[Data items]
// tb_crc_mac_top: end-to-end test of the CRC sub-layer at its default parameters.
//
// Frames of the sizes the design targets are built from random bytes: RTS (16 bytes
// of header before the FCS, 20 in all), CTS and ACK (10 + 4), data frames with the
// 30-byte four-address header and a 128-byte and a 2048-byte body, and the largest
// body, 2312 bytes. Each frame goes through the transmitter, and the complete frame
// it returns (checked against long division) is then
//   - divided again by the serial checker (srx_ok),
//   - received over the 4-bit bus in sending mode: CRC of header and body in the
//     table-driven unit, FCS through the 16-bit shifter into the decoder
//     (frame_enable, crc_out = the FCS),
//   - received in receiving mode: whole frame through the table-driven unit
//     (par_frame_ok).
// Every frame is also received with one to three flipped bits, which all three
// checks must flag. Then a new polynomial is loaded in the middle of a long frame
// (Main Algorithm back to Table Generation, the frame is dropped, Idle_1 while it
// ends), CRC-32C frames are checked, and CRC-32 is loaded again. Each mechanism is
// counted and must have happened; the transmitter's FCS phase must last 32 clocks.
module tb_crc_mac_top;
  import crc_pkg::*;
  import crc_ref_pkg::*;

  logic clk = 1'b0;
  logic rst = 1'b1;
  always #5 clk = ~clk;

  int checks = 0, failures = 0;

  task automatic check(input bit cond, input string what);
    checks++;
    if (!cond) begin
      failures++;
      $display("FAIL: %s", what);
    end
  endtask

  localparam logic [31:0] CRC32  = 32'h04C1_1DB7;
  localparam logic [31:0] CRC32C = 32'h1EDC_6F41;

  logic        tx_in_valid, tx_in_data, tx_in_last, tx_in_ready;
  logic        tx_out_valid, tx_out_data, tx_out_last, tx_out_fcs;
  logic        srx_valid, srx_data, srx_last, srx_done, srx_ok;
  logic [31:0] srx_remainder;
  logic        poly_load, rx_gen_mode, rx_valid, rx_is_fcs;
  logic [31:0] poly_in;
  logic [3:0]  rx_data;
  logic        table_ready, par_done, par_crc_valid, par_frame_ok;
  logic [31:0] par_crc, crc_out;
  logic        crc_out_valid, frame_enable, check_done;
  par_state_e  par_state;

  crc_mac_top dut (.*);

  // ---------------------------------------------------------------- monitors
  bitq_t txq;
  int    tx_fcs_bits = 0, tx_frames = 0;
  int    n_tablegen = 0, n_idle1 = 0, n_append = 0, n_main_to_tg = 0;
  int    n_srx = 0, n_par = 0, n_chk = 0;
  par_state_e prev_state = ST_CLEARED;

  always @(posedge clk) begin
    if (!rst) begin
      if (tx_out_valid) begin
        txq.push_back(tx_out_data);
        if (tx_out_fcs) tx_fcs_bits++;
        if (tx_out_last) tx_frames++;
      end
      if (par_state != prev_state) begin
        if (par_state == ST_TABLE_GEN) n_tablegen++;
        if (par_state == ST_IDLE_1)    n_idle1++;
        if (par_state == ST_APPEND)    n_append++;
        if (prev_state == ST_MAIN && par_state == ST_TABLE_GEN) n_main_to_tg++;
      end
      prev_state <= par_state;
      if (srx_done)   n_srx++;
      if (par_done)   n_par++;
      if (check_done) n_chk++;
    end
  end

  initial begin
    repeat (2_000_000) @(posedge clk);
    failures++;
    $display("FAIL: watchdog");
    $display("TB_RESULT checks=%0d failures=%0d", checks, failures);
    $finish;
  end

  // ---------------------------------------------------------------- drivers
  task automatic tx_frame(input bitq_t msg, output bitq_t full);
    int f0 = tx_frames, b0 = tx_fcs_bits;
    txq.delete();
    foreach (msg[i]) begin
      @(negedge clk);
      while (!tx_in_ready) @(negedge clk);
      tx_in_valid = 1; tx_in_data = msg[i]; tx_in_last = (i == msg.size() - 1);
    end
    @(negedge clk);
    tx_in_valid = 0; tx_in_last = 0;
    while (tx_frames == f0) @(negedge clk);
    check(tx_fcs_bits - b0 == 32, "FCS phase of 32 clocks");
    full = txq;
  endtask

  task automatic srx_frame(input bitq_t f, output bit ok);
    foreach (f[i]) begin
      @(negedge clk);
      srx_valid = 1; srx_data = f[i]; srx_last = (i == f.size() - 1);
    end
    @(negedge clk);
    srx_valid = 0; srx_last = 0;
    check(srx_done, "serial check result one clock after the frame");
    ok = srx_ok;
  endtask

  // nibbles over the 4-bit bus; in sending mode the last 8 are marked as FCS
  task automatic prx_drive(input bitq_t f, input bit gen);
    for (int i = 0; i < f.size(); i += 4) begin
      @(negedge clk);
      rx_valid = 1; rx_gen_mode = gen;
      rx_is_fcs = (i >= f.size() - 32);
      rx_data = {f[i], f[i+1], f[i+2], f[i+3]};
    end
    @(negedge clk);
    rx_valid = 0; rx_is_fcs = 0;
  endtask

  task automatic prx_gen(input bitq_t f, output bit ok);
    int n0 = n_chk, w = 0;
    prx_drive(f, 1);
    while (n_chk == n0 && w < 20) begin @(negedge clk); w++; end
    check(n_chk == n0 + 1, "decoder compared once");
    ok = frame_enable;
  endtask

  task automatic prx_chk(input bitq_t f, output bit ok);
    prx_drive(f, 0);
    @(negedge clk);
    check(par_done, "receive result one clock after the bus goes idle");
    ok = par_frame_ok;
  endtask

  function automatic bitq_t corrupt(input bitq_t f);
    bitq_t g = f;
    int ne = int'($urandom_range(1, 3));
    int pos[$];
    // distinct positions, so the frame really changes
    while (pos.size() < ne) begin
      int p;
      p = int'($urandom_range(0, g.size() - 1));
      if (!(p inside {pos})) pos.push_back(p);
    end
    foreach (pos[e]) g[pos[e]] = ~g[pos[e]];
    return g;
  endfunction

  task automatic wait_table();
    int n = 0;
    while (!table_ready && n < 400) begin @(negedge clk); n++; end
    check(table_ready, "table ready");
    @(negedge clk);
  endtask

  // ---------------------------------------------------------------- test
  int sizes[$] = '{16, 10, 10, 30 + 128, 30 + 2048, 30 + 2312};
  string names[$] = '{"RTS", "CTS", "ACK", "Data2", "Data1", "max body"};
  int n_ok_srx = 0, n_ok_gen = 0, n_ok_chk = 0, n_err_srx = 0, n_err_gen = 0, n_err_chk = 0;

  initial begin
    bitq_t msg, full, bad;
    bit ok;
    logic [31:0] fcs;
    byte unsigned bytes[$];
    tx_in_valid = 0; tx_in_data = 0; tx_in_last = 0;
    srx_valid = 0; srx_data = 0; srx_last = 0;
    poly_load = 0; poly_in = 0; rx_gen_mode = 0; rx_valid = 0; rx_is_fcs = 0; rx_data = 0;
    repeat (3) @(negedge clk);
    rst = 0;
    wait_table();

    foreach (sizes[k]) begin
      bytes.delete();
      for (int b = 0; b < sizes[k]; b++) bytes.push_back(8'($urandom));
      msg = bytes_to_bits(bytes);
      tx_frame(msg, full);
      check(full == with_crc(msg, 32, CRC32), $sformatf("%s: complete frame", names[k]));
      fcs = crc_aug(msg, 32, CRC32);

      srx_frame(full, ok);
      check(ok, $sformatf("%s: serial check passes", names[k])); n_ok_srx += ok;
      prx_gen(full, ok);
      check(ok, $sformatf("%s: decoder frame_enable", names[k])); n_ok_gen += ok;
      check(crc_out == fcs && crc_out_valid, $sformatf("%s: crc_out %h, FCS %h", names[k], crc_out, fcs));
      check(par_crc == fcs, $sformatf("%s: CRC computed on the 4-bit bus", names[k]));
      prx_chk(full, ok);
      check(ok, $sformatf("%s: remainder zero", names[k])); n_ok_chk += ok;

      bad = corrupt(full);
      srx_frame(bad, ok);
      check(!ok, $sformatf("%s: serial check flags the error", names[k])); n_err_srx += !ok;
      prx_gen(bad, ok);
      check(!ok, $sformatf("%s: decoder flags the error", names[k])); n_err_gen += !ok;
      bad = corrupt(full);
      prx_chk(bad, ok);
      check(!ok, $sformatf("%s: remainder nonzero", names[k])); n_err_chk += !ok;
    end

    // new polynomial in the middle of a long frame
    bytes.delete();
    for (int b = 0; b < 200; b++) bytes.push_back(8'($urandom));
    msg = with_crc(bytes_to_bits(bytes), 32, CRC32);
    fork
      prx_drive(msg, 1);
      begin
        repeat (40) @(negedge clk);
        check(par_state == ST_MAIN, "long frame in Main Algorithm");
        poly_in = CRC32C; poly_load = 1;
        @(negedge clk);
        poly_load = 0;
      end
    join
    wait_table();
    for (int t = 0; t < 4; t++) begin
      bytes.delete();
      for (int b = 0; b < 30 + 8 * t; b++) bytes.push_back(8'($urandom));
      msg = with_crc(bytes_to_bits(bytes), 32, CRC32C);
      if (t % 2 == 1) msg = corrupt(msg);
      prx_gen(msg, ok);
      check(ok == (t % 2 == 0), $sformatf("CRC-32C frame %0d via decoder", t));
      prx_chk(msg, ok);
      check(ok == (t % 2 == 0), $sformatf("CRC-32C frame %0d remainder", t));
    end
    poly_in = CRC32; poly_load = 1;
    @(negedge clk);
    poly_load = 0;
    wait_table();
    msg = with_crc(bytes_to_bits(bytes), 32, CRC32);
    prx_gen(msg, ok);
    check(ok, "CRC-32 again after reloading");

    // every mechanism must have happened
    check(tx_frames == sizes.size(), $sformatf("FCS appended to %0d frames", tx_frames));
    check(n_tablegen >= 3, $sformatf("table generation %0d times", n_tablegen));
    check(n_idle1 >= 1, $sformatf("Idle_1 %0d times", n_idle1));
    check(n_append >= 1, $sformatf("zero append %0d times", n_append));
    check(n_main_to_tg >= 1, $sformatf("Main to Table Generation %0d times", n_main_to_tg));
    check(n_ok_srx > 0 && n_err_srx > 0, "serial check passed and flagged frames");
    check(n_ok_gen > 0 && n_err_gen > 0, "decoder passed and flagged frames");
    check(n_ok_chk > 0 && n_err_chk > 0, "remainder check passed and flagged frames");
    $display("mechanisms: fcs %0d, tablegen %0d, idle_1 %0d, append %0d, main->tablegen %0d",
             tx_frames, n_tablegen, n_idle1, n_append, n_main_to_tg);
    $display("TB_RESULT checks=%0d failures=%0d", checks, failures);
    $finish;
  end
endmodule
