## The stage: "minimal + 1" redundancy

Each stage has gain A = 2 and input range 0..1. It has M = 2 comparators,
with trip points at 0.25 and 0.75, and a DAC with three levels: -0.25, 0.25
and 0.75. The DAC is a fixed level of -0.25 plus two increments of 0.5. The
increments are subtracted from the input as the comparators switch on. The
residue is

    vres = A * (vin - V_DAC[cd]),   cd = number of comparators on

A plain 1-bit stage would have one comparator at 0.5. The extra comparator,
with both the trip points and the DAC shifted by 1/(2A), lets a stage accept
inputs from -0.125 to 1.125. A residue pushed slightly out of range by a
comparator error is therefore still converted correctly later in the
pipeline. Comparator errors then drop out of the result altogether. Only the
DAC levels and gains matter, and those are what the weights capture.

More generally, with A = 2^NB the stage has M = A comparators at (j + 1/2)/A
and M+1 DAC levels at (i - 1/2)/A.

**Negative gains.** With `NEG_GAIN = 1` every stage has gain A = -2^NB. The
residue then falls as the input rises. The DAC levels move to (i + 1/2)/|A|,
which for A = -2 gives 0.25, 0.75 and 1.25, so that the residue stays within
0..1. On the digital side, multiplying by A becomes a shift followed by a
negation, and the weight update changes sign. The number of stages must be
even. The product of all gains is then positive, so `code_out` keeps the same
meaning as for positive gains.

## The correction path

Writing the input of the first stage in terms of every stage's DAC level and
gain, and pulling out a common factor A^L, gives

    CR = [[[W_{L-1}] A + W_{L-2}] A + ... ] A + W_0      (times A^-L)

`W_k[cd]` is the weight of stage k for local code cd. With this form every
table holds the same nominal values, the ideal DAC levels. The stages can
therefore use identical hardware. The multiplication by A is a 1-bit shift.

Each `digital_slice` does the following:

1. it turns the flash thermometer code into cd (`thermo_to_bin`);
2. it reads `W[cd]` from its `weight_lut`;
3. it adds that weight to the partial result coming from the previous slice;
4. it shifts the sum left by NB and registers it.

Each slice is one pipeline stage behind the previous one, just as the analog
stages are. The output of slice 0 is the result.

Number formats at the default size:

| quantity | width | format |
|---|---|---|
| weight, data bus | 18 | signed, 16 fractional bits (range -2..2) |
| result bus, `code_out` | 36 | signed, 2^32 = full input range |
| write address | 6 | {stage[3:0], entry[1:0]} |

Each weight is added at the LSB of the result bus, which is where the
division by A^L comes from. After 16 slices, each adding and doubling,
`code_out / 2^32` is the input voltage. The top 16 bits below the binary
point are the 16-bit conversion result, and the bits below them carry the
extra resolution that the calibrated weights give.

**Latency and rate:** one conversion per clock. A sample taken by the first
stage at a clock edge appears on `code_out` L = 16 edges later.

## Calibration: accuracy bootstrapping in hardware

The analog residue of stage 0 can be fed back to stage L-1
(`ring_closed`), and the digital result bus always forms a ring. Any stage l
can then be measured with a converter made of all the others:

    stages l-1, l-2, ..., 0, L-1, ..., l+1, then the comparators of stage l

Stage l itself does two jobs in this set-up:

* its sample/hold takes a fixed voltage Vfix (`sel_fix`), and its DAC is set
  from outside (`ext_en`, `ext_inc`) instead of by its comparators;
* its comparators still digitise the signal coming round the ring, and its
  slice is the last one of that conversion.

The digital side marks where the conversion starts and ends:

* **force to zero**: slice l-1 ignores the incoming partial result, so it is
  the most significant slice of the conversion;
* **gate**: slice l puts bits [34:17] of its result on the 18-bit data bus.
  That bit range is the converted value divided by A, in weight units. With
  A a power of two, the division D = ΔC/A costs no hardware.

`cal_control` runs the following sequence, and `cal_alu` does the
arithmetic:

- _What you have to do_
In the lines above, find the word "display" and copy every line it occurs in.

- _Result for this task_
      $display("FAIL: %s", what);
    $display("FAIL: watchdog");
    $display("TB_RESULT checks=%0d failures=%0d", checks, failures);
    $display("mechanisms: fcs %0d, tablegen %0d, idle_1 %0d, append %0d, main->tablegen %0d",
    $display("TB_RESULT checks=%0d failures=%0d", checks, failures);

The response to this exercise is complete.